Project - Edible City

Status - Academic Project

Location - St. Gallen, Switzerland

Program - Housing, Industrial, Commercial Mix

“Winkeln-Nord” is the most significant industrial/commercial area in terms of its urban development located in the west of the St. Gallen city in Switzerland. The industrial use forms the urban structure by extended, orthogonal production and storage facilities. This growth has not only eaten up the precious agricultural part of the city but also making the environment contaminated. We need to control this unsustainable development and make it into a sustainable one. The transaction of these structure into a new purposeful intervention could lead this part of the city into a new direction. We can already find some traces of this change happening on the site. The incubated commercial activities have already started to make its way into the dominating industrial area. With the insertion of a right program into the site could help to make this dead space into a charged one. That will not only help the residents to reclaim the land from the industries but to generate a sustainable economy and create more jobs.

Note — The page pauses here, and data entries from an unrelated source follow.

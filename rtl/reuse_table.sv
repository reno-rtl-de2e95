// reuse_table: the RENO_CSE/RA memoization table for loads.
//
// Common subexpression elimination and register allocation by physical register sharing need
// to know that a load's value already sits in some physical register. This table remembers, for
// a load address expressed as rename-time names, [base physical register, offset], where the
// value lives as a map entry [preg, disp]:
//   - a load that misses records [base, offset] -> [its own destination register, 0];
//   - a store records [base, offset] -> [its data register, its data displacement], so a later
//     load from the same stack slot is short-circuited to the stored register (store-load pair);
//   - a load that hits is eliminated and its destination is mapped to the recorded entry.
// Because constant folding leaves addresses as [preg, disp], the offset of a key is the base's
// displacement plus the load's literal, so address arithmetic folded away still matches.
//
// Organisation: ENTRIES direct-mapped entries, index = offset[IDX_W+2:3] xor base (quadword
// slots); each entry holds the full key as a tag. Lookup is combinational; insert is written at
// the clock edge. Two invalidations keep hits correct without re-executing loads:
//   - freeing a physical register (inv_en) clears every entry that names it as base or value,
//     since the register will be reused for another value;
//   - a store clears every other entry, since the store may alias any of them.
// The entry count follows the evaluated configuration; the indexing, the tag, and both
// invalidation rules are this design's choices (the evaluated design verifies loads instead).
module reuse_table
  import reno_pkg::*;
#(
  parameter int unsigned ENTRIES = REUSE_ENTRIES
) (
  input  logic               clk,
  input  logic               rst_n,
  // lookup (RENAME1)
  input  logic [PREG_W-1:0]  lk_base,
  input  logic [OFS_W-1:0]   lk_ofs,
  output logic               lk_hit,
  output map_entry_t         lk_value,
  output logic               lk_from_store,
  // insert
  input  logic               ins_en,
  input  logic               ins_store,
  input  logic [PREG_W-1:0]  ins_base,
  input  logic [OFS_W-1:0]   ins_ofs,
  input  map_entry_t         ins_value,
  // invalidate a freed physical register
  input  logic               inv_en,
  input  logic [PREG_W-1:0]  inv_preg
);

  localparam int unsigned IDX_W = $clog2(ENTRIES);

  typedef struct packed {
    logic               valid;
    logic               from_store;
    logic [PREG_W-1:0]  base;
    logic [OFS_W-1:0]   ofs;
    map_entry_t         value;
  } entry_t;

  entry_t tab_q [ENTRIES];

  function automatic logic [IDX_W-1:0] index_of(input logic [PREG_W-1:0] base,
                                                 input logic [OFS_W-1:0]  ofs);
    logic [OFS_W+IDX_W-1:0] wide;
    wide = (OFS_W+IDX_W)'(ofs);
    return wide[IDX_W+2:3] ^ IDX_W'(base);
  endfunction

  logic [IDX_W-1:0] lk_idx, ins_idx;
  assign lk_idx  = index_of(lk_base, lk_ofs);
  assign ins_idx = index_of(ins_base, ins_ofs);

  always_comb begin
    entry_t e;
    e             = tab_q[lk_idx];
    lk_hit        = e.valid && e.base == lk_base && e.ofs == lk_ofs;
    lk_value      = e.value;
    lk_from_store = e.from_store;
  end

  wire ins_ok = ins_en && !(inv_en && (ins_base == inv_preg || ins_value.preg == inv_preg));

  entry_t ins_entry;
  assign ins_entry = '{valid: 1'b1, from_store: ins_store, base: ins_base, ofs: ins_ofs,
                       value: ins_value};

  // One register per entry with its own update decode.
  for (genvar i = 0; i < ENTRIES; i++) begin : g_ent
    entry_t q;
    wire hit_inv = inv_en && (q.base == inv_preg || q.value.preg == inv_preg);
    wire here    = ins_en && ins_idx == IDX_W'(i);
    always_ff @(posedge clk or negedge rst_n) begin
      if (!rst_n) begin
        q <= '0;
      end else if (here) begin
        if (ins_ok) q <= ins_entry;
        else        q.valid <= 1'b0;
      end else if (hit_inv || (ins_en && ins_store)) begin
        q.valid <= 1'b0;
      end
    end
    assign tab_q[i] = q;
  end

endmodule
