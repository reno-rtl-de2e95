// tb_reuse_table: checks the load reuse table against a reference model.
// The model keeps the same direct-mapped organisation (index = offset bits [10:3] xor base) and
// applies the rules independently: a load insert records its key, a store insert records its
// key and clears every other entry, freeing a register clears entries naming it as base or value
// (and blocks an insert naming it in the same cycle). Keys come from a small pool so lookups hit
// often; lookups are compared for hit, value and the store flag each cycle.
module tb_reuse_table;
  import reno_pkg::*;

  localparam int ENT = 256;

  logic clk = 1'b0;
  logic rst_n = 1'b0;
  always #5 clk = ~clk;

  logic [PREG_W-1:0] lk_base, ins_base, inv_preg;
  logic [OFS_W-1:0]  lk_ofs, ins_ofs;
  logic              lk_hit, lk_from_store, ins_en, ins_store, inv_en;
  map_entry_t        lk_value, ins_value;

  reuse_table #(.ENTRIES(ENT)) dut (.*);

  typedef struct {
    bit valid;
    bit st;
    int base;
    int ofs;
    int vp;
    int vd;
  } ment_t;
  ment_t model [ENT];

  int checks = 0, failures = 0, hits = 0, store_hits = 0;

  task automatic check(input bit ok, input string what);
    checks++;
    if (!ok) begin
      failures++;
      if (failures < 10) $display("FAIL: %s", what);
    end
  endtask

  function automatic int idx(input int base, input int ofs);
    return ((ofs >> 3) & 8'hff) ^ (base & 8'hff);
  endfunction

  function automatic int rofs();
    int o = 8 * $urandom_range(0, 5) - 16;
    return o & ((1 << OFS_W) - 1);
  endfunction

  initial begin
    ins_en = 0; inv_en = 0; ins_store = 0; lk_base = '0; lk_ofs = '0;
    ins_base = '0; ins_ofs = '0; ins_value = '0; inv_preg = '0;
    for (int i = 0; i < ENT; i++) model[i].valid = 0;
    repeat (2) @(posedge clk);
    rst_n = 1'b1;
    for (int n = 0; n < 6000; n++) begin
      int li, ii, ib, io, vp, vd, ip;
      bit exp_hit;
      @(negedge clk);
      lk_base = PREG_W'($urandom_range(0, 7));
      lk_ofs  = OFS_W'(rofs());
      ins_en    = ($urandom_range(0, 2) == 0);
      ins_store = ($urandom_range(0, 4) == 0);
      ib = $urandom_range(0, 7); io = rofs();
      vp = $urandom_range(8, 15); vd = $urandom_range(0, 3);
      ins_base  = PREG_W'(ib);
      ins_ofs   = OFS_W'(io);
      ins_value = '{preg: PREG_W'(vp), disp: DISP_W'(vd)};
      inv_en   = ($urandom_range(0, 7) == 0);
      ip       = $urandom_range(0, 15);
      inv_preg = PREG_W'(ip);
      #1;
      li = idx(int'(lk_base), int'(lk_ofs));
      exp_hit = model[li].valid && model[li].base == int'(lk_base) && model[li].ofs == int'(lk_ofs);
      check(lk_hit == exp_hit, $sformatf("hit %0d expected %0d", lk_hit, exp_hit));
      if (exp_hit) begin
        hits++;
        if (model[li].st) store_hits++;
        check(lk_value.preg == PREG_W'(model[li].vp) && lk_value.disp == DISP_W'(model[li].vd),
              "hit value");
        check(lk_from_store == model[li].st, "store flag");
      end
      @(posedge clk);
      ii = idx(ib, io);
      for (int i = 0; i < ENT; i++) begin
        if (inv_en && (model[i].base == ip || model[i].vp == ip)) model[i].valid = 0;
        if (ins_en && ins_store && i != ii) model[i].valid = 0;
      end
      if (ins_en) begin
        if (inv_en && (ib == ip || vp == ip)) model[ii].valid = 0;
        else model[ii] = '{valid: 1, st: ins_store, base: ib, ofs: io, vp: vp, vd: vd};
      end
    end
    $display("hits %0d, of which from stores %0d", hits, store_hits);
    check(hits > 100 && store_hits > 10, "enough hits");
    $display("TB_RESULT checks=%0d failures=%0d", checks, failures);
    $finish;
  end

  initial begin
    repeat (200000) @(posedge clk);
    failures++;
    $display("FAIL: watchdog");
    $display("TB_RESULT checks=%0d failures=%0d", checks, failures);
    $finish;
  end
endmodule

Taking clues from the Edible Infrastructure and aquaponics systems, I am proposing in response to the architectural and social issues of today and tomorrow. By inserting this concept of the edible city. In which we have to foresee, how the infrastructure will transform itself over forty years. Imagine living in a town which considers food as an integral part of its metabolic infrastructure. By strengthening the design tools, we explore the generative potential of this system to create an urban ecology that provides for its residents via local, multi scaler, distributed food production, reconnects the traditional waste-nutrient cycle and reduce food cost from transportation that runs on fossil fuel. Imagine our future living in the cities where residential buildings have this another skin that produces food and energy for urban citizens in a controlled environment. Imagine state of the art aquaponic systems that can produce food for locals and nearby settlements. Moreover by strategically increasing the number of dwelling units, this site not only will go a long way toward meeting its sustainability objectives, but also will be competitive, resilient, and great places to live.